### DIRECTIONS
An exact copy of all the entries is what is needed here.

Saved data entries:
--------------------------------------------------

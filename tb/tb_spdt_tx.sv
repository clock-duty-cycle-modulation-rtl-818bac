// tb_spdt_tx: checks the SPDT packet transmitter byte by byte.
//
// An encoder stand-in takes a byte every fourth cycle. Frames of random
// length (0..16) and pulses at random times are requested; every packet on
// the output is compared with one built here: magic 0xFD, {frame, instr,
// len}, pulse timing {flag, wait}, reserve 0x00, the user bytes, the 16-bit
// sum of the bytes before it, and one IDLE byte. The wait must equal the
// number of cycles between the pulse request and the acceptance of the
// magic byte, a packet must take (8 + len) * 4 cycles, and a second pulse
// while one waits must be dropped.
module tb_spdt_tx;
  import cdcm_pkg::*;

  logic clk = 0, rst = 1;
  always #5 clk = ~clk;
  int checks = 0, failures = 0;

  logic link_up = 0, pulse = 0, drop, req = 0, ack, ovalid, oready, busy;
  logic [1:0] instr = 0;
  logic [4:0] len = 0;
  logic [15:0][7:0] data = '0;
  link_byte_t obyte;
  // cycle each pulse that made it into a packet was requested
  longint pulse_t[$];

  spdt_tx dut (.clk, .rst, .link_up_i(link_up), .pulse_i(pulse), .pulse_drop_o(drop),
               .frame_req_i(req), .frame_instr_i(instr), .frame_len_i(len),
               .frame_data_i(data), .frame_ack_o(ack), .out_valid_o(ovalid),
               .out_byte_o(obyte), .out_ready_i(oready), .busy_o(busy));

  longint cyc = 0;
  always @(posedge clk) cyc <= cyc + 1;
  assign oready = (cyc % 4 == 0);

  // capture the byte stream
  typedef struct { link_byte_t b; longint t; } cap_t;
  cap_t cap[$];
  // a pulse is pending from its request until the next magic byte is taken
  bit tb_pend = 0, in_pkt = 0;
  longint pend_t;
  always @(posedge clk) if (!rst && ovalid && oready) begin
    cap.push_back('{b: obyte, t: cyc});
    if (obyte.idle) in_pkt = 0;
    else if (!in_pkt) begin
      in_pkt = 1;
      if (tb_pend) pulse_t.push_back(pend_t);
      tb_pend = 0;
    end
  end


  int n_drop = 0, n_pulse_pk = 0, n_frame_pk = 0, n_both = 0;
  always @(posedge clk) if (drop) n_drop++;

  task automatic tick();
    @(posedge clk);
    #1;
  endtask

  // check one packet from the capture against the reference
  task automatic check_packet(input bit has_frame, input logic [1:0] ins, input logic [4:0] n,
                              input logic [15:0][7:0] d);
    logic [7:0] expb[$];
    logic [15:0] sum;
    longint t0, w;
    bit has_pulse;
    logic [7:0] b1, b2;
    while (cap.size() < 1) tick();
    // the pulse flag and wait are read from the packet, then checked
    while (cap.size() < 4) tick();
    t0 = cap[0].t;
    has_pulse = cap[2].b.data[7];
    w = has_pulse ? (t0 - pulse_t.pop_front()) : 0;
    b1 = {has_frame, ins, n};
    b2 = {has_pulse, 7'(w >> 8)};
    expb = {};
    expb.push_back(8'hFD);
    expb.push_back(b1);
    expb.push_back(b2);
    expb.push_back(8'(w));
    expb.push_back(8'h00);
    for (int k = 0; k < n; k++) expb.push_back(d[k]);
    sum = 0;
    foreach (expb[k]) sum += 16'(expb[k]);
    expb.push_back(sum[15:8]);
    expb.push_back(sum[7:0]);
    while (cap.size() < expb.size() + 1) tick();
    foreach (expb[k]) begin
      checks++;
      if (cap[k].b.idle || cap[k].b.data != expb[k]) begin
        failures++;
        $display("ERROR: packet byte %0d = %h expected %h", k, cap[k].b.data, expb[k]);
      end
    end
    checks++;
    if (!cap[expb.size()].b.idle) begin
      failures++;
      $display("ERROR: no IDLE byte after packet");
    end
    checks++;
    if (cap[expb.size()].t - t0 != (8 + n - 1) * 4) begin
      failures++;
      $display("ERROR: packet took %0d cycles", cap[expb.size()].t - t0);
    end
    n_pulse_pk += has_pulse;
    n_frame_pk += has_frame;
    n_both += has_pulse && has_frame;
    repeat (expb.size() + 1) void'(cap.pop_front());
  endtask

  task automatic do_pulse();
    // never request in a cycle where the encoder takes a byte, so the
    // reference needs no tie rule
    if (oready) tick();
    pulse = 1;
    @(posedge clk);
    if (!tb_pend) begin
      tb_pend = 1;
      pend_t = cyc;
    end
    #1;
    pulse = 0;
  endtask

  initial begin
    logic [15:0][7:0] d;
    logic [4:0] n;
    logic [1:0] ins;
    repeat (3) tick();
    rst = 0;
    // nothing goes out while the link is down
    req = 1;
    repeat (20) tick();
    checks++;
    if (busy || cap.size() != 0) begin failures++; $display("ERROR: sent while link down"); end
    req = 0;
    link_up = 1;
    for (int k = 0; k < 60; k++) begin
      int mode;
      mode = k % 4;
      n = 5'($urandom_range(0, 16));
      ins = 2'($urandom);
      for (int j = 0; j < 16; j++) d[j] = 8'($urandom);
      if (mode == 0 || mode == 2) begin
        // frame, maybe with a pulse during it (goes into the next packet)
        req = 1; instr = ins; len = n; data = d;
        if (mode == 2) do_pulse();
        while (!ack) tick();
        req = 0;
        data = '0;
        fork
          check_packet(1, ins, n, d);
          if (mode == 2) begin
            repeat ($urandom_range(1, 20)) tick();
            do_pulse();
            repeat (3) tick();
            do_pulse();            // dropped: the first is still waiting
          end
        join
        if (mode == 2) check_packet(0, 0, 0, '0);
      end else begin
        repeat ($urandom_range(0, 5)) tick();
        do_pulse();
        check_packet(0, 0, 0, '0);
      end
      repeat ($urandom_range(0, 8)) tick();
    end
    checks++;
    if (n_drop == 0 || n_pulse_pk < 20 || n_frame_pk < 20 || n_both == 0 || pulse_t.size() != 0) begin
      failures++;
      $display("ERROR: coverage drop %0d pulse %0d frame %0d both %0d left %0d",
               n_drop, n_pulse_pk, n_frame_pk, n_both, pulse_t.size());
    end
    $display("TB_RESULT checks=%0d failures=%0d", checks, failures);
    $finish;
  end

  initial begin
    repeat (20000) @(posedge clk);
    failures++;
    $display("TB_RESULT checks=%0d failures=%0d", checks, failures);
    $finish;
  end
endmodule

--------------------------------------------------

### EXERCISE RESPONSE
filename tb/tb_spdt_tx.sv
repository clock-duty-cycle-modulation-rtl-818bac
// tb_spdt_tx: checks the SPDT packet transmitter byte by byte.
//
// An encoder stand-in takes a byte every fourth cycle. Frames of random
// length (0..16) and pulses at random times are requested; every packet on
// the output is compared with one built here: magic 0xFD, {frame, instr,
// len}, pulse timing {flag, wait}, reserve 0x00, the user bytes, the 16-bit
// sum of the bytes before it, and one IDLE byte. The wait must equal the
// number of cycles between the pulse request and the acceptance of the
// magic byte, a packet must take (8 + len) * 4 cycles, and a second pulse
// while one waits must be dropped.
module tb_spdt_tx;
  import cdcm_pkg::*;

  logic clk = 0, rst = 1;
  always #5 clk = ~clk;
  int checks = 0, failures = 0;

  logic link_up = 0, pulse = 0, drop, req = 0, ack, ovalid, oready, busy;
  logic [1:0] instr = 0;
  logic [4:0] len = 0;
  logic [15:0][7:0] data = '0;
  link_byte_t obyte;
  // cycle each pulse that made it into a packet was requested
  longint pulse_t[$];

  spdt_tx dut (.clk, .rst, .link_up_i(link_up), .pulse_i(pulse), .pulse_drop_o(drop),
               .frame_req_i(req), .frame_instr_i(instr), .frame_len_i(len),
               .frame_data_i(data), .frame_ack_o(ack), .out_valid_o(ovalid),
               .out_byte_o(obyte), .out_ready_i(oready), .busy_o(busy));

  longint cyc = 0;
  always @(posedge clk) cyc <= cyc + 1;
  assign oready = (cyc % 4 == 0);

  // capture the byte stream
  typedef struct { link_byte_t b; longint t; } cap_t;
  cap_t cap[$];
  // a pulse is pending from its request until the next magic byte is taken
  bit tb_pend = 0, in_pkt = 0;
  longint pend_t;
  always @(posedge clk) if (!rst && ovalid && oready) begin
    cap.push_back('{b: obyte, t: cyc});
    if (obyte.idle) in_pkt = 0;
    else if (!in_pkt) begin
      in_pkt = 1;
      if (tb_pend) pulse_t.push_back(pend_t);
      tb_pend = 0;
    end
  end


  int n_drop = 0, n_pulse_pk = 0, n_frame_pk = 0, n_both = 0;
  always @(posedge clk) if (drop) n_drop++;

  task automatic tick();
    @(posedge clk);
    #1;
  endtask

  // check one packet from the capture against the reference
  task automatic check_packet(input bit has_frame, input logic [1:0] ins, input logic [4:0] n,
                              input logic [15:0][7:0] d);
    logic [7:0] expb[$];
    logic [15:0] sum;
    longint t0, w;
    bit has_pulse;
    logic [7:0] b1, b2;
    while (cap.size() < 1) tick();
    // the pulse flag and wait are read from the packet, then checked
    while (cap.size() < 4) tick();
    t0 = cap[0].t;
    has_pulse = cap[2].b.data[7];
    w = has_pulse ? (t0 - pulse_t.pop_front()) : 0;
    b1 = {has_frame, ins, n};
    b2 = {has_pulse, 7'(w >> 8)};
    expb = {};
    expb.push_back(8'hFD);
    expb.push_back(b1);
    expb.push_back(b2);
    expb.push_back(8'(w));
    expb.push_back(8'h00);
    for (int k = 0; k < n; k++) expb.push_back(d[k]);
    sum = 0;
    foreach (expb[k]) sum += 16'(expb[k]);
    expb.push_back(sum[15:8]);
    expb.push_back(sum[7:0]);
    while (cap.size() < expb.size() + 1) tick();
    foreach (expb[k]) begin
      checks++;
      if (cap[k].b.idle || cap[k].b.data != expb[k]) begin
        failures++;
        $display("ERROR: packet byte %0d = %h expected %h", k, cap[k].b.data, expb[k]);
      end
    end
    checks++;
    if (!cap[expb.size()].b.idle) begin
      failures++;
      $display("ERROR: no IDLE byte after packet");
    end
    checks++;
    if (cap[expb.size()].t - t0 != (8 + n - 1) * 4) begin
      failures++;
      $display("ERROR: packet took %0d cycles", cap[expb.size()].t - t0);
    end
    n_pulse_pk += has_pulse;
    n_frame_pk += has_frame;
    n_both += has_pulse && has_frame;
    repeat (expb.size() + 1) void'(cap.pop_front());
  endtask

  task automatic do_pulse();
    // never request in a cycle where the encoder takes a byte, so the
    // reference needs no tie rule
    if (oready) tick();
    pulse = 1;
    @(posedge clk);
    if (!tb_pend) begin
      tb_pend = 1;
      pend_t = cyc;
    end
    #1;
    pulse = 0;
  endtask

  initial begin
    logic [15:0][7:0] d;
    logic [4:0] n;
    logic [1:0] ins;
    repeat (3) tick();
    rst = 0;
    // nothing goes out while the link is down
    req = 1;
    repeat (20) tick();
    checks++;
    if (busy || cap.size() != 0) begin failures++; $display("ERROR: sent while link down"); end
    req = 0;
    link_up = 1;
    for (int k = 0; k < 60; k++) begin
      int mode;
      mode = k % 4;
      n = 5'($urandom_range(0, 16));
      ins = 2'($urandom);
      for (int j = 0; j < 16; j++) d[j] = 8'($urandom);
      if (mode == 0 || mode == 2) begin
        // frame, maybe with a pulse during it (goes into the next packet)
        req = 1; instr = ins; len = n; data = d;
        if (mode == 2) do_pulse();
        while (!ack) tick();
        req = 0;
        data = '0;
        fork
          check_packet(1, ins, n, d);
          if (mode == 2) begin
            repeat ($urandom_range(1, 20)) tick();
            do_pulse();
            repeat (3) tick();
            do_pulse();            // dropped: the first is still waiting
          end
        join
        if (mode == 2) check_packet(0, 0, 0, '0);
      end else begin
        repeat ($urandom_range(0, 5)) tick();
        do_pulse();
        check_packet(0, 0, 0, '0);
      end
      repeat ($urandom_range(0, 8)) tick();
    end
    checks++;
    if (n_drop == 0 || n_pulse_pk < 20 || n_frame_pk < 20 || n_both == 0 || pulse_t.size() != 0) begin
      failures++;
      $display("ERROR: coverage drop %0d pulse %0d frame %0d both %0d left %0d",
               n_drop, n_pulse_pk, n_frame_pk, n_both, pulse_t.size());
    end
    $display("TB_RESULT checks=%0d failures=%0d", checks, failures);
    $finish;
  end

  initial begin
    repeat (20000) @(posedge clk);
    failures++;
    $display("TB_RESULT checks=%0d failures=%0d", checks, failures);
    $finish;
  end
endmodule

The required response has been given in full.